Кровь… Всюду кровь… На земле, на золотом, словно сотканном из легкомысленных солнечных лучей шелке, на мертвых руках, вцепившихся в кусок драгоценной материи. Даже смерть не способна противостоять человеческой жадности… Это война превратила людей в скотов. Или люди всегда были скотами? Просто в мирное время это не так заметно, а теперь, когда вокруг огонь, боль, кровь, когда каждый прожитый день может стать последним, все самое плохое лезет наружу.

Сколько Казимеж себя помнил, вокруг воевали. Шведы с русскими, русские со шведами, а кровь лилась на землях Речи Посполитой. Где был Петр, когда Август Сильный вынужден был подписывать позорный Альтранштедский мир, где были овеянные славой русские полки, когда войска Карла один за одним занимали города Речи Посполитой, когда сотнями, тысячами гибли гордые шляхтичи, цвет и надежда державы?.. Русские сначала бросили своих союзников, а теперь мстили им за предательство.

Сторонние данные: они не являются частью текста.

// uart_tx: parallel-in serial-out shift register of the RS-232 port.
//
// Runs on the 115.2 kHz bit clock. When start_n (active low) is seen while
// the port is idle, par_in is loaded and sent as 11 bits: a start bit (0),
// eight data bits least significant first, and two stop bits (1). tx_rdy is
// high while the port is idle and can accept a new byte; it drops on the
// clock edge that loads the byte and rises again after the second stop bit.
// The 11-bit frame and ready flag follow the documented block; the LSB-first
// order is the RS-232 convention.
module uart_tx (
  input  logic       clk,       // 115.2 kHz
  input  logic       rst_n,
  input  logic [7:0] par_in,
  input  logic       start_n,
  output logic       ser_out,
  output logic       tx_rdy
);
  logic [10:0] shreg;
  logic [3:0]  remaining;

  always_ff @(posedge clk or negedge rst_n) begin
    if (!rst_n) begin
      shreg     <= '1;
      remaining <= '0;
    end else if (remaining == 0) begin
      if (!start_n) begin
        shreg     <= {2'b11, par_in, 1'b0};
        remaining <= 4'd11;
      end
    end else begin
      shreg     <= {1'b1, shreg[10:1]};
      remaining <= remaining - 1'b1;
    end
  end

  // The line shows shreg[0] only while a frame is being sent.
  assign ser_out = (remaining == 0) ? 1'b1 : shreg[0];
  assign tx_rdy  = (remaining == 0);
endmodule
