// error_counter: counts bit errors between the received and local words.
//
// Pipeline, one word per receive user clock:
//   stage 1: 20-bit comparison (xor) of rec_data and gen_data, registered;
//   stage 2: the bit-to-bit adder counts the differing bits, registered as
//            a 5-bit word error count (word_errors, also used by the sync
//            error counter);
//   stage 3: the count is added to the 64-bit total numbit_err.
// The two pipeline registers only split the combinational path. The gate
// travels down the pipeline with the data, so a word is added to the total
// exactly when it was compared while gate was high; the bit counter delays
// its gate by the same two clocks, keeping both counts aligned. clear
// (synchronous) zeroes the total before a gating period.
module error_counter (
  input  logic        clk,
  input  logic        rst_n,
  input  logic        clear,
  input  logic        gate,
  input  logic [19:0] rec_data,
  input  logic [19:0] gen_data,
  output logic [4:0]  word_errors,
  output logic [63:0] numbit_err
);
  logic [19:0] diff_q;
  logic        gate1, gate2;
  logic [4:0]  ones;

  bit_to_bit_adder u_add (.bits(diff_q), .ones(ones));

  always_ff @(posedge clk or negedge rst_n) begin
    if (!rst_n) begin
      diff_q      <= '0;
      word_errors <= '0;
      gate1       <= 1'b0;
      gate2       <= 1'b0;
      numbit_err  <= '0;
    end else begin
      diff_q      <= rec_data ^ gen_data;
      gate1       <= gate;
      word_errors <= ones;
      gate2       <= gate1;
      if (clear)      numbit_err <= '0;
      else if (gate2) numbit_err <= numbit_err + 64'(word_errors);
    end
  end
endmodule
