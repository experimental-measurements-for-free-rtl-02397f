// tb_error_counter: feeds word pairs with a known number of differing bits
// and checks the 64-bit total, the per-word count, the two-clock latency,
// that words outside the gate are not counted, and the synchronous clear.
`include "tb_check.svh"
module tb_error_counter;
  `TB_COUNTERS
  logic clk = 0, rst_n = 0, clear = 0, gate = 0;
  logic [19:0] rec = 0, gen = 0;
  logic [4:0]  werr;
  logic [63:0] total;
  always #4 clk = ~clk;

  error_counter dut (.clk, .rst_n, .clear, .gate, .rec_data(rec),
    .gen_data(gen), .word_errors(werr), .numbit_err(total));

  initial begin
    repeat (100000) @(posedge clk);
    failures++;
    `TB_FINISH
  end

  initial begin
    longint expect_total;
    repeat (2) @(posedge clk);
    rst_n <= 1;
    @(posedge clk);
    // latency: one word with 3 errors
    gate <= 1; gen <= 20'h12345; rec <= 20'h12345 ^ 20'h00007;
    @(posedge clk);
    // the word is sampled at this edge
    gate <= 0; rec <= gen;
    #1 `CHECK(werr == 0, "word count not at the sampling edge")
    @(posedge clk); #1 `CHECK(werr == 3, "word error count one clock after sampling")
    `CHECK(total == 0, "total not one clock after sampling")
    @(posedge clk); #1 `CHECK(total == 3, "total two clocks after sampling")
    // random run with gate toggling
    expect_total = 3;
    for (int n = 0; n < 3000; n++) begin
      logic [19:0] e;
      logic g;
      e = 20'($urandom) & 20'($urandom) & 20'($urandom);
      g = ($urandom % 4) != 0;
      gen  <= 20'($urandom);
      @(negedge clk);
      rec  <= gen ^ e;
      gate <= g;
      if (g) expect_total += $countones(e);
      @(posedge clk);
    end
    gate <= 0;
    repeat (4) @(posedge clk);
    #1 `CHECK(total == 64'(expect_total), $sformatf("random total %0d vs %0d", total, expect_total))
    // words outside the gate
    gen <= 0; rec <= '1; repeat (10) @(posedge clk);
    #1 `CHECK(total == 64'(expect_total), "no counting outside the gate")
    clear <= 1; @(posedge clk); clear <= 0; @(posedge clk);
    #1 `CHECK(total == 0, "clear")
    `TB_FINISH
  end
endmodule
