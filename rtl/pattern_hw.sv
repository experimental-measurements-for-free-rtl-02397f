// pattern_hw: pattern generation hardware, 20 bits per user clock.
//
// Nine parallel PRBS generators (2^7-1 ... 2^31-1, polynomials in bert_pkg)
// and four fixed patterns feed a 16-to-1, 20-bit multiplexer addressed by
// pat_sel (codes in bert_pkg::pat_sel_e; codes 13 to 15 give zeros). A
// decoder enables only the selected PRBS generator. `load` copies `seed`
// into every generator's history, bypassing the feedback. The multiplexer
// output is registered (enabled by en) only to shorten the logic path, so
// the selected pattern appears one clock after the generator state.
// With PRBS_ONLY = 1 (the error detector's copy) the fixed patterns are
// left out of the multiplexer and read as zeros.
// Fixed patterns as 20-bit words (bit 19 first): clock/2 = 1010...,
// five ones/five zeros, ten ones/ten zeros.
module pattern_hw
  import bert_pkg::*;
#(
  parameter bit PRBS_ONLY = 1'b0
) (
  input  logic        clk,
  input  logic        rst_n,
  input  logic [3:0]  pat_sel,
  input  logic [19:0] seed,
  input  logic        en,
  input  logic        load,
  output logic [19:0] pattern_out
);
  logic [19:0] prbs_word [NUM_PRBS];
  logic [19:0] mux_out;

  for (genvar g = 0; g < NUM_PRBS; g++) begin : g_prbs
    prbs_par #(.N(PRBS_N[g]), .T(PRBS_T[g])) u_prbs (
      .clk(clk), .rst_n(rst_n),
      .en(en && (pat_sel == 4'(int'(PAT_PRBS7) + g))),
      .load(load), .seed(seed), .word(prbs_word[g]));
  end

  always_comb begin
    mux_out = '0;
    if (pat_sel >= PAT_PRBS7 && pat_sel <= PAT_PRBS31)
      mux_out = prbs_word[pat_sel - PAT_PRBS7];
    else if (!PRBS_ONLY) begin
      unique case (pat_sel)
        PAT_CLKDIV2: mux_out = 20'hAAAAA;
        PAT_5ONES:   mux_out = 20'b11111000001111100000;
        PAT_10ONES:  mux_out = 20'b11111111110000000000;
        default:     mux_out = '0;
      endcase
    end
  end

  always_ff @(posedge clk or negedge rst_n) begin
    if (!rst_n)  pattern_out <= '0;
    else if (en) pattern_out <= mux_out;
  end
endmodule
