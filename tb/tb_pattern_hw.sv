// tb_pattern_hw: checks the 20-bit pattern generation hardware.
// For every PRBS the output stream (bit 19 first) is checked against the
// recurrence s[k] = s[k-N] xor s[k-T] of its polynomial, the 2^7-1 stream
// for its period of 127 words, and the four fixed patterns for their
// constant words. Also checks the one-clock register latency and that a
// disabled generator holds its word.
`include "tb_check.svh"
module tb_pattern_hw;
  import bert_pkg::*;
  `TB_COUNTERS
  logic clk = 0, rst_n = 0, en = 0, load = 0;
  logic [3:0] sel;
  logic [19:0] seed, pout;
  always #4 clk = ~clk;

  pattern_hw #(.PRBS_ONLY(1'b0)) dut (.clk, .rst_n, .pat_sel(sel), .seed,
    .en, .load, .pattern_out(pout));

  initial begin
    repeat (200000) @(posedge clk);
    failures++;
    $display("watchdog");
    `TB_FINISH
  end

  int unsigned NN [9] = '{7, 9, 10, 11, 15, 20, 23, 29, 31};
  int unsigned TT [9] = '{6, 5, 7, 9, 14, 3, 18, 27, 28};
  bit stream [$];
  logic [19:0] words [$];

  initial begin
    sel = PAT_PRBS7; seed = 20'h12345;
    repeat (3) @(posedge clk);
    rst_n <= 1;
    for (int p = 0; p < 9; p++) begin
      int bad;
      sel  <= 4'(4 + p);
      seed <= 20'h9A5C3 ^ 20'(p * 77);
      load <= 1; en <= 0;
      @(posedge clk); @(posedge clk);
      load <= 0; en <= 1;
      @(posedge clk);
      stream.delete(); words.delete();
      for (int w = 0; w < 300; w++) begin
        @(posedge clk); #1;
        words.push_back(pout);
        for (int b = 19; b >= 0; b--) stream.push_back(pout[b]);
      end
      bad = 0;
      for (int k = 40; k < stream.size(); k++)
        if (stream[k] != (stream[k-NN[p]] ^ stream[k-TT[p]])) bad++;
      `CHECK(bad == 0, $sformatf("PRBS 2^%0d-1 recurrence, %0d bad bits", NN[p], bad))
      `CHECK(words[5] != 0, "PRBS word not zero")
      if (p == 0) begin
        bad = 0;
        for (int w = 2; w < 150; w++) if (words[w] != words[w+127]) bad++;
        `CHECK(bad == 0, "PRBS 2^7-1 period of 127 words")
        bad = 0;
        for (int w = 2; w < 100; w++) if (words[w] == words[w+1]) bad++;
        `CHECK(bad < 3, "PRBS 2^7-1 words change")
      end
    end
    // fixed patterns
    en <= 1;
    sel <= PAT_ZEROS;   @(posedge clk); @(posedge clk); #1 `CHECK(pout == 20'h00000, "zeros")
    sel <= PAT_CLKDIV2; #1 `CHECK(pout == 20'h00000, "registered output")
    @(posedge clk); #1 `CHECK(pout == 20'hAAAAA, "clock/2")
    sel <= PAT_5ONES;   @(posedge clk); @(posedge clk); #1 `CHECK(pout == 20'hF83E0, "5 ones 5 zeros")
    sel <= PAT_10ONES;  @(posedge clk); @(posedge clk); #1 `CHECK(pout == 20'hFFC00, "10 ones 10 zeros")
    sel <= 4'd14;       @(posedge clk); @(posedge clk); #1 `CHECK(pout == 20'h0, "unused code gives zeros")
    // hold when disabled
    sel <= PAT_PRBS15; @(posedge clk); @(posedge clk); @(posedge clk);
    en <= 0; @(posedge clk); #1;
    begin
      logic [19:0] held;
      held = pout;
      repeat (5) @(posedge clk);
      #1 `CHECK(pout == held, "disabled output holds")
    end
    `TB_FINISH
  end
endmodule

Перекрестившись, Казимеж закрыл мертвые глаза, в которых отражалось небо, солнце и сам Казимеж. Кто он, этот человек? Русский? Швед? Поляк? И думал ли он о национальности, когда взял в руки саблю? Вряд ли, такие, как этот, думают лишь о наживе, о том, как урвать кусок побольше да послаще и убежать, забиться в нору, выжидая, когда наконец определится победитель.

—Что ты там возишься? – Збышек давным-давно утратил всякое почтение к смерти.

—Похоронить бы…

—Пся крев, хоронить! Да тут нас самих скоро похоронят! Интересно, кто их?

Казимеж огляделся, в принципе все было ясно. Богатый караван, видно, кто-то вывозил награбленное – вон шелк, серебряная утварь валяется, а ежели покопаться, так и золото сыщется – лакомый кусок для всякого, будь то лихие петровские драгуны, молчаливые исполнительные солдаты Карла или свои же… Хотя в этой войне нельзя понять, кто свой, кто чужой, проще убивать всех подряд. И надежнее. Караван ждали, охрана не спасла, а возможно, сама же охрана и помогала добивать хозяев, здесь такое не редкость… А потом сами охотники превратились в добычу, маленький отряд Казимежа легко управился с грабителями.

—Они были слишком беспечны, – подытожил Збышек. – Двигаться надо, пока на выстрелы не сбежались…

—Погодь. – О том, чтобы забрать воз с добром, и речи быть не могло, жизнь важнее шелка, бородач умер, так и не поняв этой последней истины. – Нам нужны деньги.